Anyone have thoughts to share?


----------



## GrowRebel (Apr 19, 2008)

I've got a hermie too ... what I plan to do it plant it outside away from my other plants and test the theory of hermie seeding themselves produce fem seeds ... 

... I would go along with the other suggestions ... pick ... pick ... pick ... and check everyday ... it could get tidious if the plant is big ... but that's the best you can do under the circumstances ... :hairpull:


----------



## Hick (Apr 19, 2008)

GrowRebel said:
			
		

> I've got a hermie too ... what I plan to do it plant it outside away from my other plants and test the theory of hermie seeding themselves produce fem seeds ...
> ... :hairpull:





> I hesitate to credit it all of the misconceptions and incorrect information spread on the "feminisation" process,


...:holysheep:.....


----------



## passtheswag (Apr 19, 2008)

has anybody ever have 6th wk flowerers kick nanners out andnothing happen because of it?


----------



## smokybear (Apr 20, 2008)

I would have to agree with Hick. There does seem to be an unusual spike in the number of hermie plants people have been growing the last few years. I'm sure a lot of it has to do with the feminization process and unscrupulous breeders out to make money and not caring about the final product. Just my thoughts. Take care and be safe.


----------



## AlienBait (Apr 20, 2008)

Since you all are talking about it, I thought I would mention that I just found a Hermie in my closet tonight.  

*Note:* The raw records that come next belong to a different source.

// crc_pkg: constants and types shared by the configurable CRC design.
//
// The CRC register is CRC_W = 32 bits wide and is fed DATA_W = 8 bits per
// clock, the sizes of the radix-32 unit. A configuration is a generator
// polynomial plus a constraint length L (1..32). The polynomial is stored
// "top aligned": the L low-order coefficients g(L-1)..g(0) of g(x) (the x^L
// term is implicit) sit in bits 31..32-L of the 32-bit word, and the bits
// below are zero. In the same way an L-bit CRC occupies bits 31..32-L of the
// CRC register. Top alignment lets the feedback always come from bit 31,
// whatever L is, so a shorter CRC is obtained only by holding the low
// flip-flops in reset. Length 0 is the shut-down setting (all flip-flops
// held in reset). The encoding of the length field is a choice of this
// design.
package crc_pkg;

  localparam int unsigned CRC_W  = 32;
  localparam int unsigned DATA_W = 8;
  localparam int unsigned LEN_W  = $clog2(CRC_W + 1);  // 6 bits hold 0..32

  typedef logic [CRC_W-1:0] crc_word_t;
  typedef logic [LEN_W-1:0] crc_len_t;

  typedef struct packed {
    crc_len_t  len;   // constraint length L, 0 = shut down
    crc_word_t poly;  // top-aligned polynomial, x^L term implicit
  } crc_cfg_t;

  localparam int unsigned CFG_W = $bits(crc_cfg_t);

  // Mask of the flip-flops in use for length len: bits 31..32-len.
  function automatic crc_word_t len_mask(input crc_len_t len);
    crc_word_t m;
    for (int unsigned k = 0; k < CRC_W; k++)
      m[k] = (k + int'(len) >= CRC_W);
    return m;
  endfunction

  // Top-align a conventional polynomial value (e.g. 32'h04C11DB7 for L = 32,
  // 16'h1021 for L = 16) so that it can be written to the configuration.
  function automatic crc_word_t align_poly(input crc_word_t poly, input crc_len_t len);
    if (len == 0) return '0;
    if (int'(len) >= CRC_W) return poly;
    return (poly << (CRC_W - int'(len))) & len_mask(len);
  endfunction

endpackage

I've got some Reverse, so I'll give it a shot and see what happens.


----------



## smokybear (Apr 20, 2008)

Aww. Thats too bad AlienBait. What strain? Make sure to keep us posted on your results with the Reverse. I am very curious to see if it works. Take care and be safe.


----------



## Hick (Apr 20, 2008)

passtheswag said:
			
		

> has anybody ever have 6th wk flowerers kick nanners out andnothing happen because of it?

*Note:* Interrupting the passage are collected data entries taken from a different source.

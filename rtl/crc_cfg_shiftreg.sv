// crc_cfg_shiftreg: configuration register of the CRC chip, loaded through
// a single serial pin.
//
// To save pads, the polynomial register of the test chip is a shift
// register. This one holds a complete crc_pkg::crc_cfg_t, the 6-bit
// constraint length followed by the 32-bit top-aligned polynomial, 38 bits
// in all. On every clock with shift_en high the chain moves one place
// towards its most significant end and takes sin into bit 0, so the
// configuration is sent most significant bit first: length MSB first, then
// polynomial bit 31 first. sout is the bit leaving the chain, for read-back
// or for chaining further registers. cfg shows the chain in parallel; the
// CRC unit copies it into its own configuration register in one clock, so
// shifting in the next configuration does not disturb a running packet.
// Reset clears the chain.
//
// The serial loading follows the document; carrying the length in the same
// chain, the bit order and the read-back output are choices of this design.
module crc_cfg_shiftreg
  import crc_pkg::*;
(
  input  logic     clk,
  input  logic     rst_n,
  input  logic     shift_en,
  input  logic     sin,
  output logic     sout,
  output crc_cfg_t cfg
);

  logic [CFG_W-1:0] chain_q;

  always_ff @(posedge clk or negedge rst_n) begin
    if (!rst_n)        chain_q <= '0;
    else if (shift_en) chain_q <= {chain_q[CFG_W-2:0], sin};
  end

  assign cfg  = crc_cfg_t'(chain_q);
  assign sout = chain_q[CFG_W-1];

endmodule
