// tb_crc_cfg_shiftreg: self-checking testbench of the serial configuration
// register. Random configurations are shifted in MSB first; the parallel
// view must equal the configuration after exactly 38 shifts, clocks with
// shift_en low must change nothing, and the read-back output must return
// the earlier contents bit by bit, MSB first, while the next word enters.
module tb_crc_cfg_shiftreg;
  import crc_pkg::*;

  logic clk = 1'b0, rst_n = 1'b0;
  logic shift_en = 1'b0, sin = 1'b0, sout;
  crc_cfg_t cfg;
  int checks = 0, failures = 0;

  crc_cfg_shiftreg dut (.*);

  always #5 clk = ~clk;

  initial begin : watchdog
    repeat (20000) @(posedge clk);
    failures++;
    $display("TB_RESULT checks=%0d failures=%0d", checks, failures);
    $finish;
  end

  task automatic check(input bit ok, input string what);
    checks++;
    if (!ok) begin failures++; $display("FAIL: %s", what); end
  endtask

  initial begin
    logic [CFG_W-1:0] prev, word;
    repeat (2) @(posedge clk);
    rst_n = 1'b1;
    check(cfg == '0, "reset clears the chain");
    prev = '0;
    for (int t = 0; t < 40; t++) begin
      word = {6'($urandom_range(0, 32)), 32'($urandom())};
      for (int b = CFG_W - 1; b >= 0; b--) begin
        @(negedge clk);
        check(sout == prev[b], $sformatf("read-back bit %0d", b));
        shift_en = 1'b1;
        sin      = word[b];
        @(negedge clk);
        shift_en = 1'b0;
        sin      = ~sin;               // ignored while shift_en is low
        @(negedge clk);
      end
      check(cfg == crc_cfg_t'(word), $sformatf("word %0d: got %h exp %h", t, cfg, word));
      prev = word;
    end
    $display("TB_RESULT checks=%0d failures=%0d", checks, failures);
    $finish;
  end
endmodule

..not "every" hermie has "viable" pollen...but "I" would guess, about 90% do/are.

AB,, I recently discovered a staminate flower ona TW in my closet, too. I used 'reverse'. 
I walked in the closet, grabbed "IT", and _reversed_ outta' there and to the compost pile..


----------



## THE BROTHER'S GRUNT (Apr 20, 2008)

*You kill me Hick. :rofl: *


----------



## GrowRebel (Apr 20, 2008)

Hick said:
			
		

> ...:holysheep:.....



What's the problem testing out a theory?:ignore:


----------



## 4u2sm0ke (Apr 20, 2008)

Hick said:
			
		

> ..not "every" hermie has "viable" pollen...but "I" would guess, about 90% do/are.
> 
> AB,, I recently discovered a staminate flower ona TW in my closet, too. I used 'reverse'.
> I walked in the closet, grabbed "IT", and _reversed_ outta' there and to the compost pile..


 
Is a hermie not smokeable?...I had a hermie early on and did the "reverse" as you did..( reversed to compost pile)..but could I have finished it and had some smoke? or is Hermie poison? thanks friends...


SMOKE UP ITS 420:woohoo:


----------



## smokybear (Apr 20, 2008)

A hermie is smokeable but will most likely be filled with seedy bud. If the hermie was the only plant you had and you were late in flower, I would keep it for the meager yield but if I had other ladies, off to the compost pile it would go. Just my thoughts. Take care and be safe.


----------



## tcbud (Apr 20, 2008)

I am growing some of the seeds i harvested last year, tho i am unsure if they hermed as the exact cola that was pollenated is the cola that turned up seeds.  the reason i think maybe it hermed is that according to the experts here, it did not have enough time to create seeds from the time pollenated and harvest.  But i must say, of the almost twenty seeds i sprouted, none have come in male.  I am gonna have to watch them like a hawk once they move outside, for signs of herming.  Tho only a few will actually make it out.


----------



## Pothead420 (Apr 20, 2008)

GrowRebel said:
			
		

> I've got a hermie too ... what I plan to do it plant it outside away from my other plants and test the theory of hermie seeding themselves produce fem seeds ...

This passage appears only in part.